Jim Counts, CPA is moderator.
There are several highly
capable people that make frequent answers to tax questions posted there, and
the answers are often in depth.
Scott
Scott forwarded the following message from Jim
Counts
Yes you may mention info on
your listserve about TaxTalk. As part of what you say please say [... any
CPA or attorney or a member of the Calif Society of CPAs may join. It is
possible to join without having a free Yahoo account but then they will not
have access to the files and other items posted.
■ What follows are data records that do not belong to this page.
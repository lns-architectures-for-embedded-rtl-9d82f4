// lns_addsub: four-stage pipelined LNS adder/subtractor using cotransformation.
//
// It computes R = A + B or R = A - B. All operands are LNS words (see
// lns_pkg). With x >= y the larger and y the smaller logarithm and
// z = y - x <= 0, the result is
//   add (effective): r = x + s_b(z)
//   sub (effective): r = x + d_b(z),
//     d_b(z) = P + s_b(F2(z_l) - P),  P = z + F1(z_h),
// which is the cotransformation identity: d_b is never tabulated, only the
// small F1 and F2 tables and the s_b table. The structure follows the
// published block diagram: two parallel subtractors (x-y and y-x) whose
// sign selects z and the larger operand; F1 and F2 fed by the high and low
// bits of z; an adder forming P = z + F1 and a three-input adder forming
// F2 - z - F1; a multiplexer choosing the s_b argument (z for addition,
// F2 - P for subtraction); a multiplexer choosing 0 or P; and a final
// three-input adder max + (0 | P) + s_b.
//
// Pipeline (each stage ends in a register; latency 4 cycles, one new
// operation accepted every cycle, no stalls):
//   1  subtractors, operand select, sign logic, special cases, clamp of z
//   2  F1 and F2 lookup, P and F2 - P
//   3  s_b lookup
//   4  final addition, rounding to F bits, overflow/underflow handling
// Four stages match the published estimate (17.9 ns of logic split for a
// 5 ns clock); where the stage boundaries fall is a choice of this design.
//
// Choices of this design where the source is silent: base 2; z below -2^ZI
// is clamped to -2^ZI (s_b and d_b there are under half a unit in the last
// place); results of magnitude 2^32 or more saturate to the largest code,
// results at or below the zero code flush to zero; exact cancellation
// (|A| = |B| under effective subtraction) gives zero; zero operands
// bypass the datapath. Internal values carry G = 2 guard bits and the
// result is rounded to nearest.
//
// Interface: in_valid/sub/a/b in, out_valid/r out, synchronous active-low
// reset of the valid bits only.
module lns_addsub #(
  parameter int unsigned K  = lns_pkg::LNS_K,
  parameter int unsigned F  = lns_pkg::LNS_F,
  parameter int unsigned G  = lns_pkg::LNS_G,
  parameter int unsigned ZI = lns_pkg::LNS_ZI,
  parameter int unsigned J  = lns_pkg::LNS_J,
  localparam int unsigned LW = K + F,          // logarithm width
  localparam int unsigned W  = 1 + LW,         // word width
  localparam int unsigned IW = K + 2 + F + G,  // internal width
  localparam int unsigned CW = ZI + F + 1      // clamped z + 2^ZI
) (
  input  logic         clk,
  input  logic         rst_n,
  input  logic         in_valid,
  input  logic         sub,
  input  logic [W-1:0] a,
  input  logic [W-1:0] b,
  output logic         out_valid,
  output logic [W-1:0] r
);

  localparam logic [LW-1:0] ZERO_X = {1'b1, {(LW-1){1'b0}}};
  localparam logic [LW-1:0] MAX_X  = {1'b0, {(LW-1){1'b1}}};
  localparam logic [W-1:0]  ZERO_W = {1'b0, ZERO_X};

  // ---------------- stage 1: operand compare and select ----------------
  logic                 sa, sb_eff, za, zb, x_ge, eff_sub, rsign, spec;
  logic signed [LW-1:0] xa, xb, mx;
  logic signed [LW:0]   dxy, dyx, z;
  logic [CW-1:0]        zc;
  logic [W-1:0]         spec_val;

  always_comb begin
    sa      = a[W-1];
    sb_eff  = b[W-1] ^ sub;
    xa      = a[LW-1:0];
    xb      = b[LW-1:0];
    za      = (a[LW-1:0] == ZERO_X);
    zb      = (b[LW-1:0] == ZERO_X);
    dxy     = (LW+1)'(xa) - (LW+1)'(xb);
    dyx     = (LW+1)'(xb) - (LW+1)'(xa);
    x_ge    = ~dxy[LW];
    mx      = x_ge ? xa : xb;
    z       = x_ge ? dyx : dxy;
    rsign   = x_ge ? sa : sb_eff;
    eff_sub = sa ^ sb_eff;
    // clamp z to [-2^ZI, 0] and offset it by 2^ZI
    if (z < -(LW+1)'(2 ** (ZI + F))) zc = '0;
    else                             zc = CW'(z + (LW+1)'(2 ** (ZI + F)));
    spec     = 1'b1;
    spec_val = ZERO_W;
    if (za && zb)                      spec_val = ZERO_W;
    else if (za)                       spec_val = {sb_eff, xb};
    else if (zb)                       spec_val = a;
    else if (eff_sub && dxy == '0)     spec_val = ZERO_W;
    else                               spec = 1'b0;
  end

  logic                 s1_v, s1_sub, s1_sign, s1_spec;
  logic [CW-1:0]        s1_zc;
  logic signed [LW-1:0] s1_mx;
  logic [W-1:0]         s1_spec_val;

  always_ff @(posedge clk) begin
    if (!rst_n) s1_v <= 1'b0;
    else        s1_v <= in_valid;
    s1_sub      <= eff_sub;
    s1_sign     <= rsign;
    s1_spec     <= spec;
    s1_spec_val <= spec_val;
    s1_zc       <= zc;
    s1_mx       <= mx;
  end

  // ---------------- stage 2: F1, F2 and the s_b argument ----------------
  logic signed [IW-1:0] f1, f2, zi, p, d, sb_arg, padd;

  lns_f1_table #(.K(K), .F(F), .G(G), .ZI(ZI), .J(J)) u_f1 (
    .zh (s1_zc[ZI+F-1:J]),
    .f1 (f1)
  );

  lns_f2_table #(.K(K), .F(F), .G(G), .J(J)) u_f2 (
    .zl (s1_zc[J-1:0]),
    .f2 (f2)
  );

  always_comb begin
    zi     = (IW'(s1_zc) - IW'(2 ** (ZI + F))) <<< G;   // z, in 2^-(F+G)
    p      = zi + f1;
    d      = f2 - zi - f1;                           // three-input adder
    sb_arg = s1_sub ? d : zi;
    padd   = s1_sub ? p : '0;
  end

  logic                 s2_v, s2_sign, s2_spec;
  logic signed [IW-1:0] s2_arg, s2_padd;
  logic signed [LW-1:0] s2_mx;
  logic [W-1:0]         s2_spec_val;

  always_ff @(posedge clk) begin
    if (!rst_n) s2_v <= 1'b0;
    else        s2_v <= s1_v;
    s2_sign     <= s1_sign;
    s2_spec     <= s1_spec;
    s2_spec_val <= s1_spec_val;
    s2_arg      <= sb_arg;
    s2_padd     <= padd;
    s2_mx       <= s1_mx;
  end

  // ---------------- stage 3: s_b ----------------
  logic signed [IW-1:0] sbv;

  lns_sb_table #(.K(K), .F(F), .G(G), .ZI(ZI)) u_sb (
    .w (s2_arg),
    .s (sbv)
  );

  logic                 s3_v, s3_sign, s3_spec;
  logic signed [IW-1:0] s3_sb, s3_padd;
  logic signed [LW-1:0] s3_mx;
  logic [W-1:0]         s3_spec_val;

  always_ff @(posedge clk) begin
    if (!rst_n) s3_v <= 1'b0;
    else        s3_v <= s2_v;
    s3_sign     <= s2_sign;
    s3_spec     <= s2_spec;
    s3_spec_val <= s2_spec_val;
    s3_sb       <= sbv;
    s3_padd     <= s2_padd;
    s3_mx       <= s2_mx;
  end

  // ---------------- stage 4: final add, round, saturate ----------------
  localparam logic signed [IW-1:0] RND = (G > 0) ? IW'(2 ** (G - 1)) : '0;
  logic signed [IW-1:0] sum, rnd;
  logic [W-1:0]         res;

  always_comb begin
    sum = (IW'(s3_mx) <<< G) + s3_padd + s3_sb;
    rnd = (sum + RND) >>> G;
    if (s3_spec)                                  res = s3_spec_val;
    else if (rnd >= IW'(2 ** (LW - 1)))           res = {s3_sign, MAX_X};
    else if (rnd <= -IW'(2 ** (LW - 1)))          res = ZERO_W;
    else                                          res = {s3_sign, rnd[LW-1:0]};
  end

  always_ff @(posedge clk) begin
    if (!rst_n) out_valid <= 1'b0;
    else        out_valid <= s3_v;
    r <= res;
  end

  // The clamped difference used by the subtraction path never reaches the
  // excluded end point z = 0 (that case is the exact-cancellation bypass).
  a_sub_range : assert property (@(posedge clk) disable iff (!rst_n)
    (s1_v && s1_sub && !s1_spec) |-> (s1_zc < CW'(2 ** (ZI + F))));

endmodule
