// tb_lns_addsub: self-checking testbench for the pipelined LNS
// adder/subtractor.
//
// Issues one operation per cycle (with occasional idle cycles), keeps the
// expected results in a queue and checks every output against a
// double-precision reference (lns_tb_pkg) within 1 unit in the last place
// of the logarithm, and checks that each result arrives exactly 4 cycles
// after issue. Directed cases cover zero operands, exact cancellation,
// near cancellation (the F1 = -infinity region z in [-1/8, 0)),
// overflow saturation, underflow flush and far-apart operands (z clamp).
// Each of these mechanisms is counted and a failure is counted for any
// that never occurred.
module tb_lns_addsub;
  import lns_tb_pkg::*;

  localparam int LAT = 4;
  localparam real TOL = 1.0;

  logic        clk = 0, rst_n = 0;
  logic        in_valid = 0, sub = 0;
  logic [15:0] a = '0, b = '0;
  logic        out_valid;
  logic [15:0] r;

  lns_addsub dut (.*);

  always #5 clk = ~clk;

  int checks = 0, failures = 0, cycle = 0;
  real max_err = 0.0;
  typedef struct { logic [15:0] a, b; bit sub; int t; } op_t;
  op_t q[$];

  // mechanism counters
  int n_add = 0, n_sub = 0, n_zero_op = 0, n_cancel = 0, n_near = 0,
      n_ovf = 0, n_unf = 0, n_clamp = 0;

  always @(posedge clk) cycle <= cycle + 1;

  task automatic classify(input logic [15:0] x, input logic [15:0] y, input bit s);
    real d;
    bit  rz, rs; real rl;
    d = log_of(x) - log_of(y);
    if (is_zero(x) || is_zero(y)) begin n_zero_op++; return; end
    if ((x[15] ^ y[15] ^ s) == 0) n_add++; else n_sub++;
    if ((x[15] ^ y[15] ^ s) && d == 0.0) n_cancel++;
    if ((x[15] ^ y[15] ^ s) && d != 0.0 && d > -0.125 && d < 0.125) n_near++;
    if (d > 16.0 || d < -16.0) n_clamp++;
    ref_addsub(x, y, s, rz, rs, rl);
    if (!rz && rl > XMAX + 0.5 * ULP) n_ovf++;
    if (!rz && rl < XMIN - 0.5 * ULP) n_unf++;
  endtask

  task automatic issue(input logic [15:0] x, input logic [15:0] y, input bit s);
    op_t o;
    @(negedge clk);
    in_valid = 1; a = x; b = y; sub = s;
    o.a = x; o.b = y; o.sub = s; o.t = cycle;
    q.push_back(o);
    classify(x, y, s);
    @(posedge clk);
    #1 in_valid = 0;
  endtask

  // output checker (outputs are sampled away from the active clock edge)
  always @(negedge clk) begin
    if (rst_n && out_valid) begin
      op_t o;
      bit  rz, rs, ok;
      real rl, err;
      if (q.size() == 0) begin
        failures++; checks++;
        $display("FAIL: unexpected output %h", r);
      end else begin
        o = q.pop_front();
        ref_addsub(o.a, o.b, o.sub, rz, rs, rl);
        ok = check_result(rz, rs, rl, r, TOL, err);
        if (err > max_err) max_err = err;
        checks++;
        if (!ok) begin
          failures++;
          if (failures < 20)
            $display("FAIL: %h %s %h -> %h, expected zero=%0d sign=%0d log=%f (err %f ulp)",
                     o.a, o.sub ? "-" : "+", o.b, r, rz, rs, rl, err);
        end
        checks++;
        if (cycle - o.t != LAT) begin
          failures++;
          $display("FAIL: latency %0d, expected %0d", cycle - o.t, LAT);
        end
      end
    end
  end

  initial begin : watchdog
    repeat (200000) @(posedge clk);
    failures++;
    $display("FAIL: watchdog");
    $display("TB_RESULT checks=%0d failures=%0d", checks, failures);
    $finish;
  end

  initial begin
    logic [15:0] x, y;
    repeat (3) @(posedge clk);
    rst_n <= 1;
    @(posedge clk);
    // directed: zeros
    issue(ZERO_W, ZERO_W, 0);
    issue(ZERO_W, make(1, 300), 0);
    issue(ZERO_W, make(0, 300), 1);
    issue(make(1, -700), ZERO_W, 1);
    // exact cancellation and doubling
    issue(make(0, 1234), make(0, 1234), 1);
    issue(make(1, -50), make(0, -50), 0);
    issue(make(0, 1234), make(0, 1234), 0);
    // overflow and underflow
    issue(make(0, 16383), make(0, 16383), 0);
    issue(make(1, 16000), make(1, 16200), 0);
    issue(make(0, -16383), make(0, -16382), 1);
    issue(make(1, -16000), make(0, -16001), 0);
    // far apart
    issue(make(0, 5000), make(0, -5000), 0);
    issue(make(0, 5000), make(0, -5000), 1);
    // exhaustive near-cancellation sweep over the smaller operand
    for (int k = -200; k <= 200; k++) begin
      issue(make(0, 100), make(0, 100 + k), 1);
      if (k % 7 == 0) @(posedge clk);   // idle gaps
    end
    // sweep of z over the table domain, both operations
    for (int k = 0; k <= 8400; k += 3) begin
      issue(make(0, -k + 37), make(0, 37), 1);
      issue(make(1, 37), make(1, 37 - k), 0);
    end
    // random
    for (int i = 0; i < 20000; i++) begin
      x = rand_word(i % 2);
      y = (i % 3 == 0) ? make($urandom_range(1, 0), int'($signed(x[14:0])) + int'($urandom_range(200, 0)) - 100)
                       : rand_word(i % 2);
      if (is_zero(y)) y = make(0, 0);
      issue(x, y, 1'($urandom_range(1, 0)));
    end
    repeat (LAT + 2) @(posedge clk);
    checks++;
    if (q.size() != 0) begin failures++; $display("FAIL: %0d results missing", q.size()); end
    $display("max error %f ulp", max_err);
    $display("mechanisms: add=%0d sub=%0d zero_op=%0d cancel=%0d near=%0d ovf=%0d unf=%0d clamp=%0d",
             n_add, n_sub, n_zero_op, n_cancel, n_near, n_ovf, n_unf, n_clamp);
    if (n_add == 0 || n_sub == 0 || n_zero_op == 0 || n_cancel == 0 || n_near == 0 ||
        n_ovf == 0 || n_unf == 0 || n_clamp == 0) begin
      failures++;
      $display("FAIL: a mechanism never occurred");
    end
    checks++;
    $display("TB_RESULT checks=%0d failures=%0d", checks, failures);
    $finish;
  end
endmodule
Once signed in on their Yahoo account go to
http://finance.groups.yahoo.com/group/TaxTalk/ and I believe in
top right corner is Join Group. Click on it and answer the few questions and
in the comment box say you are a CPA or attorney, whichever you are and I
will get the request to join.
Be aware that we run on the average 30 or move emails per day. I encourage
people to set up a folder for just the emails from this listserve and then
via a rule or filter send them to that folder instead of having them be in
your inbox. Thus you can read them when you want and it will not fill up the
inbox when you are looking for client emails etc.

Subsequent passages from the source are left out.